The Spanish guru of recycled fashion
Javier Goyeneche’s Ecoalf brand has won over high-profile celebrities in the United States
Marc Jacobs, Gwyneth Paltrow and will.i.am have two things in common. Well, three, if we include their passports. They are American, they are considered icons of style, and they are clients of a Spanish brand named Ecoalf.
In five years, this fashion company specializing in apparel, footwear and accessories made from recycled materials has risen to the top of the sustainable fashion sector, while also managing to carve out a niche in the general industry.
And it’s all thanks to a plastic bottle, the first type of waste that founder Javier Goyeneche, 44, managed to transform into a fabric and then into a handbag.
In 2009 we thought we would find sustainable fabrics on the market, but most only contained around 15-percent of recycled material, and they felt awful to the touch"
Javier Goyeneche, Ecoalf founder
Later would come an entire textile range made from discarded fishing nets, worn-out vehicle tires, post-industrial cotton and coffee grounds.
Ecoalf’s products are being sold in 11 countries and are just beginning to get distributed in Spain, where turnover currently represents nine percent of the total.
The United States is the company’s main market. In just a year-and-a-half, Ecoalf has created seven strategic alliances there, including one with actress Gwyneth Paltrow, who has helped Ecoalf design a winter jacket that sold out two days after going on sale on her own website, Goop.
Ecoalf has also developed a sustainable fabric for designer Marc Jacobs, and part of the first collection by Ekocycle, a new brand that partly uses recycled waste and is owned by the musician and entrepreneur will.i.am and by Coca-Cola. The project will be presented on February 5 at Harrod’s, the London department store.
But its first US partner was Apple, whose distribution director got in touch with Ecoalf after finding out about them on a Japanese coolhunter website.
“We couldn’t believe it,” recalls Goyeneche. “She ordered a line of computer cases that can now be found at 250 US Apple stores.”
This partnership opened the doors of the international market, and it did so at the right time.
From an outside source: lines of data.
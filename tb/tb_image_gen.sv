// tb_image_gen: runs the frame read-out with a small timing (6 x 4 active
// pixels, 13 clocks per line, 8 lines per frame). A testbench memory answers
// each read one clock later with a value made from the pixel's coordinates.
// Checked: each output pixel carries the data of the right coordinates in
// raster order, 24 pixels per frame, hsync pulses of 3 clocks once per line,
// vsync pulses of 2 lines, a frame period of 104 clocks, and that frames stop
// after run falls.
module tb_image_gen;
  import cap_pkg::*;
  localparam int HA = 6, HF = 2, HS = 3, HBP = 2, VA = 4, VF = 1, VS = 2, VBP = 1;
  localparam int HT = HA + HF + HS + HBP, VT = VA + VF + VS + VBP;

  logic clk = 0, rst_n = 0, run = 0;
  logic rd_en;
  logic [2:0] rd_x;
  logic [1:0] rd_y;
  logic [23:0] pix_rgb, rgb_out;
  vsync_t s_out;
  int checks = 0, failures = 0;
  longint cyc = 0;

  always #5 clk = ~clk;
  always @(posedge clk) cyc <= cyc + 1;

  image_gen #(.H_ACT(HA), .H_FP(HF), .H_SYNC(HS), .H_BP(HBP),
              .V_ACT(VA), .V_FP(VF), .V_SYNC(VS), .V_BP(VBP)) dut (
    .clk, .rst_n, .run, .rd_en, .rd_x, .rd_y, .pix_rgb, .s_out, .rgb_out
  );

  always @(posedge clk) if (rd_en) pix_rgb <= {8'hA5, 8'(rd_y), 5'd0, rd_x};

  initial begin
    repeat (5000) @(posedge clk);
    failures++;
    $display("watchdog expired");
    $display("TB_RESULT checks=%0d failures=%0d", checks, failures);
    $finish;
  end

  int px = 0, py = 0, npix = 0, hs_len = 0, vs_len = 0, n_vs = 0;
  longint vs_start = -1;
  vsync_t prev = '0;

  always @(posedge clk) if (rst_n) begin
    #1;
    if (s_out.de) begin
      checks++;
      if (rgb_out !== {8'hA5, 8'(py), 5'd0, 3'(px)}) begin
        failures++;
        if (failures < 10) $display("pixel (%0d,%0d) data %h", px, py, rgb_out);
      end
      px++; npix++;
    end else if (prev.de) begin
      px = 0; py++;
    end
    if (s_out.hs) hs_len++;
    else if (prev.hs) begin
      checks++;
      if (hs_len != HS) begin failures++; $display("hsync %0d clocks", hs_len); end
      hs_len = 0;
    end
    if (s_out.vs) begin
      if (!prev.vs) begin
        if (vs_start >= 0) begin
          checks++;
          if (cyc - vs_start != HT * VT) begin failures++; $display("frame period %0d", cyc - vs_start); end
        end
        vs_start = cyc;
        checks++;
        if (npix != HA * VA) begin failures++; $display("%0d pixels in frame", npix); end
        npix = 0; py = 0; n_vs++;
      end
      vs_len++;
    end else if (prev.vs) begin
      checks++;
      if (vs_len != VS * HT) begin failures++; $display("vsync %0d clocks", vs_len); end
      vs_len = 0;
    end
    prev = s_out;
  end

  initial begin
    int n_at_stop;
    pix_rgb = '0;
    repeat (3) @(posedge clk);
    rst_n <= 1;
    repeat (2) @(posedge clk);
    run <= 1;
    repeat (HT * VT * 4 + 10) @(posedge clk);
    run <= 0;
    n_at_stop = n_vs;
    repeat (HT * VT * 3) @(posedge clk);
    checks++;
    if (n_vs < 4 || n_vs > n_at_stop + 1) begin failures++; $display("%0d frames, %0d at stop", n_vs, n_at_stop); end
    $display("TB_RESULT checks=%0d failures=%0d", checks, failures);
    $finish;
  end
endmodule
It was May 2012, and a month earlier the Madrid entrepreneur had just finished a fundraiser to give Ecoalf a much-needed push.
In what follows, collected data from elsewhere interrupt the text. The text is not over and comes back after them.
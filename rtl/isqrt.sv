// isqrt: pipelined integer square root, root = floor(sqrt(radicand)).
//
// Digit-by-digit (restoring) method, one result bit per pipeline stage: each
// stage brings down the next two radicand bits into the partial remainder,
// tries to subtract 4*root+1 and appends a 1 to the root if that fits, a 0
// otherwise. IN_W must be even; the result has IN_W/2 bits. A new radicand is
// accepted every clock and its root appears IN_W/2 clocks later. The design
// computes Eq. 4 of the Sobel stage with a square-root module; the method and
// the pipelining are this design's choice.
module isqrt #(
  parameter int unsigned IN_W = 22
) (
  input  logic                clk,
  input  logic                rst_n,
  input  logic [IN_W-1:0]     radicand,
  output logic [IN_W/2-1:0]   root
);

  localparam int unsigned N  = IN_W / 2;   // result bits = pipeline stages
  localparam int unsigned RW = N + 2;      // partial remainder width

  for (genvar i = 0; i < N; i++) begin : g_stage
    logic [IN_W-1:0] rad_i, rad;   // radicand bits still to bring down
    logic [RW-1:0]   rem_i, rem;   // partial remainder
    logic [N-1:0]    root_i, rt;   // partial root
    logic [RW-1:0]   rem_in, trial;

    if (i == 0) begin : g_first
      assign rad_i  = radicand;
      assign rem_i  = '0;
      assign root_i = '0;
    end else begin : g_next
      assign rad_i  = g_stage[i-1].rad;
      assign rem_i  = g_stage[i-1].rem;
      assign root_i = g_stage[i-1].rt;
    end

    assign rem_in = {rem_i[RW-3:0], rad_i[IN_W-1 -: 2]};
    assign trial  = {root_i, 2'b01};

    always_ff @(posedge clk or negedge rst_n) begin
      if (!rst_n) begin
        rad <= '0;
        rem <= '0;
        rt  <= '0;
      end else begin
        rad <= rad_i << 2;
        if (rem_in >= trial) begin
          rem <= rem_in - trial;
          rt  <= {root_i[N-2:0], 1'b1};
        end else begin
          rem <= rem_in;
          rt  <= {root_i[N-2:0], 1'b0};
        end
      end
    end
  end

  assign root = g_stage[N-1].rt;

endmodule
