// tb_isqrt: feeds a new radicand every clock into the square-root pipeline and
// checks each root, exactly IN_W/2 clocks later, against floor(sqrt(x))
// computed by a search in the testbench. Covers perfect squares, their
// neighbours, zero, the maximum value and random values.
module tb_isqrt;
  localparam int IN_W = 22;
  localparam int LAT  = IN_W / 2;

  logic clk = 0, rst_n = 0;
  logic [IN_W-1:0]   radicand;
  logic [IN_W/2-1:0] root;
  int checks = 0, failures = 0;

  always #5 clk = ~clk;

  isqrt #(.IN_W(IN_W)) dut (.clk, .rst_n, .radicand, .root);

  initial begin
    repeat (20000) @(posedge clk);
    failures++;
    $display("watchdog expired");
    $display("TB_RESULT checks=%0d failures=%0d", checks, failures);
    $finish;
  end

  function automatic int ref_root(longint x);
    int r = 0;
    while (longint'(r + 1) * (r + 1) <= x) r++;
    return r;
  endfunction

  logic [IN_W-1:0] hist [$];

  initial begin
    int n = 0;
    radicand = '0;
    repeat (3) @(posedge clk);
    rst_n <= 1;
    for (int k = 0; k < 3000 + LAT; k++) begin
      logic [IN_W-1:0] v;
      if (k < 3000) begin
        case (k % 5)
          0: v = IN_W'($urandom);
          1: begin int s = $urandom_range(0, 2047); v = IN_W'(s * s); end
          2: begin int s = $urandom_range(1, 2047); v = IN_W'(s * s - 1); end
          3: v = IN_W'($urandom_range(0, 300));
          default: v = (k % 2 == 1) ? '1 : '0;
        endcase
      end else v = '0;
      radicand <= v;
      hist.push_back(v);
      @(posedge clk);
      #1;
      if (hist.size() >= LAT) begin
        logic [IN_W-1:0] x;
        x = hist.pop_front();
        checks++;
        if (int'(root) != ref_root(longint'(x))) begin
          failures++;
          if (failures < 10) $display("isqrt(%0d) = %0d, expected %0d", x, root, ref_root(longint'(x)));
        end
      end
    end
    $display("TB_RESULT checks=%0d failures=%0d", checks, failures);
    $finish;
  end
endmodule
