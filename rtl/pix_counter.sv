// pix_counter: recovers the coordinates of the current pixel from the video
// timing signals.
//
// x is the number of active pixels already seen on the current line, so it is
// the column of a pixel while de is high; it returns to 0 when de falls. y is
// the number of completed active lines since the last vertical sync, so it is
// the row of a pixel while de is high. line_end is high for one cycle right
// after the last pixel of a line (the cycle in which de has fallen), and
// frame_end in the line_end cycle of the last line (row H-1). Vertical sync
// restarts the row count, so a frame always starts at row 0 even after an
// incomplete frame. Both outputs are combinational on the registered counts.
module pix_counter
  import cap_pkg::*;
#(
  parameter int unsigned W  = IMG_W,
  parameter int unsigned H  = IMG_H,
  parameter int unsigned XW = $clog2(W + 1),
  parameter int unsigned YW = $clog2(H + 1)
) (
  input  logic          clk,
  input  logic          rst_n,
  input  vsync_t        s,
  output logic [XW-1:0] x,
  output logic [YW-1:0] y,
  output logic          line_end,
  output logic          frame_end
);

  logic de_q;

  always_ff @(posedge clk or negedge rst_n) begin
    if (!rst_n) begin
      x    <= '0;
      y    <= '0;
      de_q <= 1'b0;
    end else begin
      de_q <= s.de;
      if (s.vs) begin
        x <= '0;
        y <= '0;
      end else if (s.de) begin
        x <= x + 1'b1;
      end else begin
        x <= '0;
        if (de_q) y <= y + 1'b1;
      end
    end
  end

  assign line_end  = de_q && !s.de && !s.vs;
  assign frame_end = line_end && (y == YW'(H - 1));

endmodule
“In 2009 we thought we would find sustainable fabrics on the market to start developing our concept. But most fabrics only contained a very small percentage of recycled material, around 15 percent, and they felt awful to the touch. Se we were forced to make our own: we use three types of 100-percent recycled PET to make a handbag collection that never stops selling,” he adds.
PET is short for polyethylene terephthalate, a chemical compound used industrially to make synthetic fibers (polyester) and plastic bottles (PET).
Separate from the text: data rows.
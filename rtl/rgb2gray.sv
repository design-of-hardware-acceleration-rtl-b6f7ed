// rgb2gray: converts 24-bit RGB pixels to 8-bit grey, Y = 0.299R + 0.587G + 0.114B.
//
// The coefficients are scaled by 256 and truncated to integers (76, 150, 29),
// so the weighted sum is the grey value shifted left by eight bits. Pipeline:
// stage 1 registers the three products, stage 2 registers their 18-bit sum,
// stage 3 registers its upper ten bits (bits 17:8). The output is then formed
// combinationally: if either of the two high bits of that ten-bit value is set
// the result is beyond 0xFF and the output saturates to 0xFF, otherwise it is
// the low eight bits. R is bits 23:16 of the input, G bits 15:8 and B bits 7:0.
// Latency is three clocks; the timing signals are delayed by the same amount.
// All of this follows the design. With the truncated coefficients (sum 255) the
// saturation cannot trigger for 8-bit inputs; it is kept because the
// coefficients are parameters.
module rgb2gray
  import cap_pkg::*;
#(
  parameter int unsigned COEF_R = 76,    // floor(0.299 * 256)
  parameter int unsigned COEF_G = 150,   // floor(0.587 * 256)
  parameter int unsigned COEF_B = 29     // floor(0.114 * 256)
) (
  input  logic        clk,
  input  logic        rst_n,
  input  vsync_t      s_in,
  input  logic [23:0] rgb,
  output vsync_t      s_out,
  output logic [7:0]  gray
);

  logic [17:0] prod_r, prod_g, prod_b;
  logic [17:0] sum18;
  logic [9:0]  top10;
  vsync_t      s_d1, s_d2;

  always_ff @(posedge clk or negedge rst_n) begin
    if (!rst_n) begin
      prod_r <= '0;
      prod_g <= '0;
      prod_b <= '0;
      sum18  <= '0;
      top10  <= '0;
      s_d1   <= '0;
      s_d2   <= '0;
      s_out  <= '0;
    end else begin
      prod_r <= 18'(rgb[23:16]) * 18'(COEF_R);
      prod_g <= 18'(rgb[15:8])  * 18'(COEF_G);
      prod_b <= 18'(rgb[7:0])   * 18'(COEF_B);
      sum18  <= prod_r + prod_g + prod_b;
      top10  <= sum18[17:8];
      s_d1   <= s_in;
      s_d2   <= s_d1;
      s_out  <= s_d2;
    end
  end

  assign gray = (top10[9:8] != 2'b00) ? 8'hFF : top10[7:0];

endmodule
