// chain_accel_top: the chaining accelerator, N independent chaining kernels
// side by side.
//
// Each kernel has its own task control, chaining parameters, anchor input
// stream and result output stream, because the host schedules whole
// chaining tasks onto kernels one at a time and each kernel reads its own
// inputs from and writes its results to device memory. The kernels share
// only the clock and reset. Port arrays are indexed by kernel number.
//
// The kernel-level organisation follows the published description; the number of
// kernels it used is not given, so N = 4 is this design's choice, as are
// M = P = 16 inside each kernel (see chain_kernel).
module chain_accel_top
  import chain_pkg::*;
#(
  parameter int unsigned N = 4,
  parameter int unsigned M = 16,
  parameter int unsigned P = 16
) (
  input  logic          clk,
  input  logic          rst_n,
  input  logic          start          [N],
  input  logic [31:0]   total_subparts [N],
  input  chain_cfg_t    cfg            [N],
  output logic          busy           [N],
  output logic          done           [N],
  input  logic          in_valid       [N],
  output logic          in_ready       [N],
  input  anchor_t       in_anchor      [N],
  input  logic [31:0]   in_nsub        [N],
  output logic          out_valid      [N],
  input  logic          out_ready      [N],
  output chain_result_t out_result     [N]
);

  for (genvar k = 0; k < int'(N); k++) begin : g_kernel
    chain_kernel #(.M(M), .P(P)) u_kernel (
      .clk, .rst_n,
      .start(start[k]), .total_subparts(total_subparts[k]), .cfg(cfg[k]),
      .busy(busy[k]), .done(done[k]),
      .in_valid(in_valid[k]), .in_ready(in_ready[k]),
      .in_anchor(in_anchor[k]), .in_nsub(in_nsub[k]),
      .out_valid(out_valid[k]), .out_ready(out_ready[k]),
      .out_result(out_result[k])
    );
  end

endmodule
Goyeneche spent nearly three years after that seeking providers, producers and investors. He also devoted time to liquidating and selling Fun & Basics, the brand he had founded at age 24, which was into its second meeting of creditors at that point.
“In 2006 we began expanding too fast, opening stores and paying thousands of euros in rent a month,” the entrepreneur recalls. “A hedge fund came into the picture. Then the crisis hit. Banks cut import lines. Sales dropped and we found ourselves with a huge working capital problem.”
Lesson learned: Ecoalf has a single boutique in Madrid, although it has a presence in over 330 stores that carry multiple brands.
But the businessman admits that he “adores complications.” After the PET bottles, Goyeneche signed deals with two Korean ports to use their fishing nets, made with 6.6 nylon –“the best in the market.” This material helped them develop more texture for their products.
The founder of Ecoalf insists that design is just as important as sustainability.
“No matter how pretty the story you tell them, people will not buy that bathing suit if it doesn’t look good on them or they don’t like the color,” he notes. “Pattern and quality come first. Our philosophy comes later, because we want to compete on equal terms with the, let’s say, normal brands.”
This entails significant research into potential materials. After the nets, Ecoalf began treating post-industrial cotton and made a deal with Taiwan’s 7-Eleven stores to recycle their coffee grounds.
Goyeneche also follows another rule: manufacture in the same place where you recycle. Ecoalf now has manufacturing processes in 14 countries, including Portugal, Spain, India, Mexico and Japan.
The company’s latest venture involves using consumer waste found in the sea that can be turned into fabric: polypropilene, which is used in fruit packaging but also in textiles; PET bottles, and plastic bags made of polyethylene. Ecoalf has signed a deal with fishermen associations on the Mediterranean coast to recover waste of this nature that gets caught in their fishing nets.
“Ours is not a financial company,” says Goyeneche. “If you analyze this latest venture from a purely mercantile viewpoint, it is clearly not profitable. Why take the PET out of the sea if you can find it on land? Nobody does that. That’s what Ecoalf is all about.”